**Data provided:**
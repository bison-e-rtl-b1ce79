// tb_bison_e_top: end-to-end test of the BiSon-e execute slice at its default parameters.
//
// The testbench plays the role of the host core: it issues BiSon-e instructions, collects
// the results in order and runs the kernels the unit is built for, checking every result
// against plain integer arithmetic computed here:
//   1. inner products of long vectors with every extend preset (8- down to 1-bit), using
//      back-to-back bs.ip instructions that step through the clusters of each register;
//   2. a mixed-precision inner product (8-bit by 4-bit);
//   3. a 16 x 12 linear convolution of 4-bit vectors with four-element clusters and 16-bit
//      segments, accumulated by fused overlap-add (bs.lc.l into the current accumulator
//      register, bs.lc.h into the next);
//   4. per-cluster bs.lc.l / bs.lc.h pairs that walk cnt_i through a register;
//   5. compression of 8-bit data to 1, 2 and 4 bits with bs.pack (two registers each, so
//      cnt_o wraps);
//   6. a bs.set issued while two bs.ip are still in flight.
// Every result must leave exactly two clock edges after its instruction was issued. The
// mechanisms exercised are counted and each must occur at least once.
module tb_bison_e_top;
  import bison_pkg::*;

  logic            clk = 1'b0;
  logic            rst_n;
  logic            in_valid;
  op_e             in_op;
  logic [XLEN-1:0] src1, src2;
  logic            out_valid;
  op_e             out_op;
  logic [XLEN-1:0] ro;

  bison_e_top dut (.*);

  always #5 clk = ~clk;

  int checks = 0, failures = 0;
  int unsigned cycle = 0;
  always @(posedge clk) cycle <= cycle + 1;

  // mechanism counters
  int n_cnt_i_wrap = 0, n_cnt_o_wrap = 0, n_overlap = 0, n_partial = 0;
  int n_set_in_flight = 0, n_lc_pair = 0, n_pack_merge = 0, n_ip = 0, n_mixed = 0;

  int unsigned     issue_q[$];
  logic [XLEN-1:0] res_q[$];

  task automatic check(input bit ok, input string what);
    checks++;
    if (!ok) begin
      failures++;
      $display("FAIL: %s", what);
    end
  endtask

  // Watchdog.
  initial begin
    repeat (200000) @(posedge clk);
    failures++;
    $display("FAIL: watchdog expired");
    $display("TB_RESULT checks=%0d failures=%0d", checks, failures);
    $finish;
  end

  // Result monitor: order and latency.
  always @(negedge clk) begin
    if (rst_n && out_valid) begin
      int unsigned t;
      if (issue_q.size() == 0) begin
        failures++;
        $display("FAIL: result with no instruction outstanding");
      end else begin
        t = issue_q.pop_front();
        checks++;
        if (cycle - t != 2) begin
          failures++;
          $display("FAIL: latency %0d, expected 2 edges", cycle - t);
        end
      end
      res_q.push_back(ro);
    end
  end

  // Results in consecutive cycles mean that two instructions were in flight at once.
  int unsigned last_res = 0;
  always @(negedge clk)
    if (rst_n && out_valid) begin
      if (last_res != 0 && cycle == last_res + 1) n_overlap++;
      last_res <= cycle;
    end

  task automatic issue(input op_e op, input logic [XLEN-1:0] a, input logic [XLEN-1:0] b);
    @(negedge clk);
    in_valid = 1'b1;
    in_op    = op;
    src1     = a;
    src2     = b;
    if (op != OP_SET) issue_q.push_back(cycle);
  endtask

  task automatic idle();
    @(negedge clk);
    in_valid = 1'b0;
    src1     = $urandom();
    src2     = $urandom();
  endtask

  // Stop issuing and wait until every outstanding result has arrived.
  task automatic drain();
    idle();
    while (issue_q.size() != 0) @(negedge clk);
    @(posedge clk);
  endtask

  task automatic set_cfg(input cfg_t c);
    issue(OP_SET, cfg_to_word(c), '0);
  endtask

  // Pack elements e[start .. start+n-1] of width b into a register, element k at bit k*b.
  function automatic logic [XLEN-1:0] pack_reg(input int unsigned e[], input int b,
                                               input int start, input int n);
    logic [XLEN-1:0] r = '0;
    for (int k = 0; k < n; k++)
      if (start + k < e.size())
        for (int t = 0; t < b; t++)
          if (k * b + t < XLEN) r[k*b+t] = e[start+k][t];
    return r;
  endfunction

  // 1./2. Inner product of two vectors of length len (b1- and b2-bit elements) with cfg c.
  task automatic run_ip(input cfg_t c, input int len, input string name);
    int unsigned u[], v[];
    longint unsigned expect_ip = 0, got = 0;
    int regs;
    u = new[len];
    v = new[len];
    for (int k = 0; k < len; k++) begin
      u[k] = $urandom() & ((1 << c.b1) - 1);
      v[k] = $urandom() & ((1 << c.b2) - 1);
      // force some all-ones elements, the worst case for the guard bits
      if (k % 5 == 0) begin
        u[k] = (1 << c.b1) - 1;
        v[k] = (1 << c.b2) - 1;
      end
      expect_ip += longint'(u[k]) * longint'(v[k]);
    end
    regs = (len + int'(c.n_elem) - 1) / int'(c.n_elem);
    set_cfg(c);
    for (int r = 0; r < regs; r++) begin
      logic [XLEN-1:0] a, b;
      a = pack_reg(u, c.b1, r * c.n_elem, c.n_elem);
      b = pack_reg(v, c.b2, r * c.n_elem, c.n_elem);
      for (int j = 0; j < int'(c.pre_iter); j++) begin
        issue(OP_IP, a, b);
        n_ip++;
        if ((j + 1) * int'(c.ic_dim) > int'(c.n_elem)) n_partial++;
      end
      n_cnt_i_wrap++;
    end
    drain();
    while (res_q.size() != 0) got += res_q.pop_front();
    check(got == expect_ip, $sformatf("%s: IP %0d, expected %0d", name, got, expect_ip));
  endtask

  // 3. Linear convolution with fused overlap-add.
  task automatic run_lc_overlap_add();
    localparam int M = 16, N = 12, IC = 4, CW = 16, B = 4;
    int unsigned u[], v[];
    int unsigned w[M+N-1];
    logic [XLEN-1:0] ureg, vreg;
    logic [XLEN-1:0] ova[(M+N-1+IC-1)/IC];
    int adds = 0;
    cfg_t c;
    u = new[M];
    v = new[N];
    foreach (u[k]) u[k] = $urandom() & 15;
    foreach (v[k]) v[k] = $urandom() & 15;
    u[0] = 15; v[0] = 15; u[M-1] = 15; v[N-1] = 15;
    foreach (w[k]) w[k] = 0;
    for (int i = 0; i < M; i++)
      for (int j = 0; j < N; j++) w[i+j] += u[i] * v[j];
    foreach (ova[k]) ova[k] = '0;
    ureg = pack_reg(u, B, 0, M);
    vreg = pack_reg(v, B, 0, N);
    // four 4-bit elements per cluster, 16-bit segments; one cluster per operand
    c = make_cfg(B, B, IC, CW, IC, 1, 1);
    set_cfg(c);
    for (int i = 0; i < M / IC; i++)
      for (int j = 0; j < N / IC; j++) begin
        issue(OP_LCL, ureg >> (i * IC * B), vreg >> (j * IC * B));
        issue(OP_LCH, ureg >> (i * IC * B), vreg >> (j * IC * B));
        drain();
        check(res_q.size() == 2, "LC: two results per pair");
        ova[i+j]   += res_q.pop_front();
        ova[i+j+1] += res_q.pop_front();
        adds += 2;
        n_lc_pair++;
      end
    check(adds == 24, $sformatf("LC: %0d overlap-add additions, expected 24", adds));
    for (int k = 0; k < M + N - 1; k++) begin
      logic [XLEN-1:0] r = ova[k/IC];
      check(int'(r[(k%IC)*CW +: CW]) == w[k],
            $sformatf("LC: element %0d = %0d, expected %0d", k, r[(k%IC)*CW +: CW], w[k]));
    end
  endtask

  // 4. bs.lc.l / bs.lc.h pairs stepping cnt_i through whole registers (extend presets).
  task automatic run_lc_clusters(input int b);
    cfg_t c = extend_preset(b);
    int unsigned u[], v[];
    int n = c.n_elem, ic = c.ic_dim, cw = c.cw;
    u = new[n];
    v = new[n];
    foreach (u[k]) u[k] = $urandom() & ((1 << b) - 1);
    foreach (v[k]) v[k] = $urandom() & ((1 << b) - 1);
    set_cfg(c);
    for (int j = 0; j < int'(c.pre_iter); j++) begin
      issue(OP_LCL, pack_reg(u, b, 0, n), pack_reg(v, b, 0, n));
      issue(OP_LCH, pack_reg(u, b, 0, n), pack_reg(v, b, 0, n));
      n_lc_pair++;
    end
    n_cnt_i_wrap++;
    drain();
    for (int j = 0; j < int'(c.pre_iter); j++) begin
      logic [XLEN-1:0] lo, hi;
      lo = res_q.pop_front();
      hi = res_q.pop_front();
      for (int k = 0; k < 2 * ic - 1; k++) begin
        int unsigned s = 0, got;
        for (int i = 0; i < ic; i++)
          if (k - i >= 0 && k - i < ic && j*ic + i < n && j*ic + k - i < n)
            s += u[j*ic+i] * v[j*ic+k-i];
        got = (k < ic) ? int'((lo >> (k * cw)) & ((64'd1 << cw) - 1))
                       : int'((hi >> ((k - ic) * cw)) & ((64'd1 << cw) - 1));
        check(got == s, $sformatf("LC %0d-bit cluster %0d element %0d = %0d, expected %0d",
                                  b, j, k, got, s));
      end
    end
  endtask

  // 5. Compress 8-bit data to bo bits, two destination registers.
  task automatic run_pack(input int bo);
    cfg_t c = pack_preset(bo);
    int total = 2 * c.ic_dim;
    int unsigned d[];
    logic [XLEN-1:0] acc;
    d = new[total];
    foreach (d[k]) d[k] = $urandom() & ((1 << bo) - 1);
    set_cfg(c);
    for (int r = 0; r < 2; r++) begin
      acc = {$urandom(), $urandom()};  // stale destination contents must be overwritten
      for (int it = 0; it < int'(c.post_iter); it++) begin
        logic [XLEN-1:0] s = '0;
        for (int k = 0; k < 8; k++)  // 8-bit source elements, with junk in the high bits
          s[k*8 +: 8] = 8'(d[r*c.ic_dim + it*8 + k]) | (8'($urandom()) << bo);
        issue(OP_PACK, s, acc);
        drain();  // the next bs.pack reads this result, as a dependent instruction would
        acc = res_q.pop_front();
        n_pack_merge++;
      end
      n_cnt_o_wrap++;
      check(acc == pack_reg(d, bo, r * c.ic_dim, c.ic_dim),
            $sformatf("pack to %0d bits, register %0d: %h", bo, r, acc));
    end
  endtask

  // 6. Reconfigure while two bs.ip are in flight; their results must use the old layout.
  task automatic run_set_in_flight();
    cfg_t c8 = extend_preset(8), c1 = extend_preset(1);
    logic [XLEN-1:0] a = 64'h0102030405060708, b = 64'h0807060504030201;
    set_cfg(c8);
    issue(OP_IP, a, b);  // cluster 0: elements 0..2 -> 8*1 + 7*2 + 6*3 = 40
    issue(OP_IP, a, b);  // cluster 1: elements 3..5 -> 5*4 + 4*5 + 3*6 = 58
    set_cfg(c1);
    issue(OP_IP, '1, '1);  // ten 1-bit ones: 10
    n_set_in_flight++;
    drain();
    check(res_q.size() == 3, "set in flight: three results");
    check(res_q.pop_front() == 40, "set in flight: first IP");
    check(res_q.pop_front() == 58, "set in flight: second IP");
    check(res_q.pop_front() == 10, "set in flight: IP with new configuration");
  endtask

  // 7. Small worked examples.
  task automatic run_examples();
    logic [XLEN-1:0] lo, hi;
    // IP: 3-bit elements, two per cluster, 7-bit clusters (3 + 3 + 1)
    set_cfg(make_cfg(3, 3, 2, 7, 2, 1, 1));
    issue(OP_IP, 64'(7) | (64'(5) << 3), 64'(4) | (64'(2) << 3));
    drain();
    check(res_q.pop_front() == 38, "example: IP of [7,5] and [4,2]");
    // LC: 2-bit elements, three per cluster (the shorter vector padded with a zero),
    // 5-bit clusters
    set_cfg(make_cfg(2, 2, 3, 5, 3, 1, 1));
    issue(OP_LCL, 64'(3) | (64'(1) << 2) | (64'(2) << 4), 64'(1) | (64'(2) << 2));
    issue(OP_LCH, 64'(3) | (64'(1) << 2) | (64'(2) << 4), 64'(1) | (64'(2) << 2));
    drain();
    lo = res_q.pop_front();
    hi = res_q.pop_front();
    check(lo == (64'(3) | (64'(7) << 5) | (64'(4) << 10)), $sformatf("example: LC low %h", lo));
    check(hi == 64'(4), $sformatf("example: LC high %h", hi));
  endtask

  initial begin
    rst_n    = 1'b0;
    in_valid = 1'b0;
    in_op    = OP_SET;
    src1     = '0;
    src2     = '0;
    repeat (3) @(negedge clk);
    rst_n = 1'b1;

    for (int b = 8; b >= 1; b--) begin
      automatic cfg_t c = extend_preset(b);
      run_ip(c, 5 * int'(c.n_elem) - 3, $sformatf("%0d-bit", b));
    end
    // mixed precision: 8-bit by 4-bit, 8+4+2 = 14-bit clusters of four
    run_ip(make_cfg(8, 4, 8, 14, 4, 2, 1), 40, "8x4-bit");
    n_mixed++;
    run_lc_overlap_add();
    for (int b = 8; b >= 1; b--) run_lc_clusters(b);
    run_pack(1);
    run_pack(2);
    run_pack(4);
    run_set_in_flight();
    run_examples();

    check(n_ip > 0, "mechanism: bs.ip");
    check(n_cnt_i_wrap > 0, "mechanism: cnt_i wrap");
    check(n_cnt_o_wrap > 0, "mechanism: cnt_o wrap");
    check(n_overlap > 0, "mechanism: back-to-back results (two in flight)");
    check(n_partial > 0, "mechanism: zero-padded partial cluster");
    check(n_lc_pair > 0, "mechanism: bs.lc.l / bs.lc.h pair");
    check(n_pack_merge > 0, "mechanism: bs.pack merge");
    check(n_set_in_flight > 0, "mechanism: bs.set with instructions in flight");
    check(n_mixed > 0, "mechanism: mixed precision");
    $display("mechanisms: ip=%0d cnt_i_wrap=%0d cnt_o_wrap=%0d overlap=%0d partial=%0d lc_pair=%0d pack=%0d set_in_flight=%0d mixed=%0d",
             n_ip, n_cnt_i_wrap, n_cnt_o_wrap, n_overlap, n_partial, n_lc_pair,
             n_pack_merge, n_set_in_flight, n_mixed);
    $display("TB_RESULT checks=%0d failures=%0d", checks, failures);
    $finish;
  end

endmodule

**Brief:**
From the line that has "set_cfg(c8);" through the line that has "in flight: second", copy every line exactly as it appears above, and leave out all others.

**Exercise solution:**
    set_cfg(c8);
    issue(OP_IP, a, b);  // cluster 0: elements 0..2 -> 8*1 + 7*2 + 6*3 = 40
    issue(OP_IP, a, b);  // cluster 1: elements 3..5 -> 5*4 + 4*5 + 3*6 = 58
    set_cfg(c1);
    issue(OP_IP, '1, '1);  // ten 1-bit ones: 10
    n_set_in_flight++;
    drain();
    check(res_q.size() == 3, "set in flight: three results");
    check(res_q.pop_front() == 40, "set in flight: first IP");
    check(res_q.pop_front() == 58, "set in flight: second IP");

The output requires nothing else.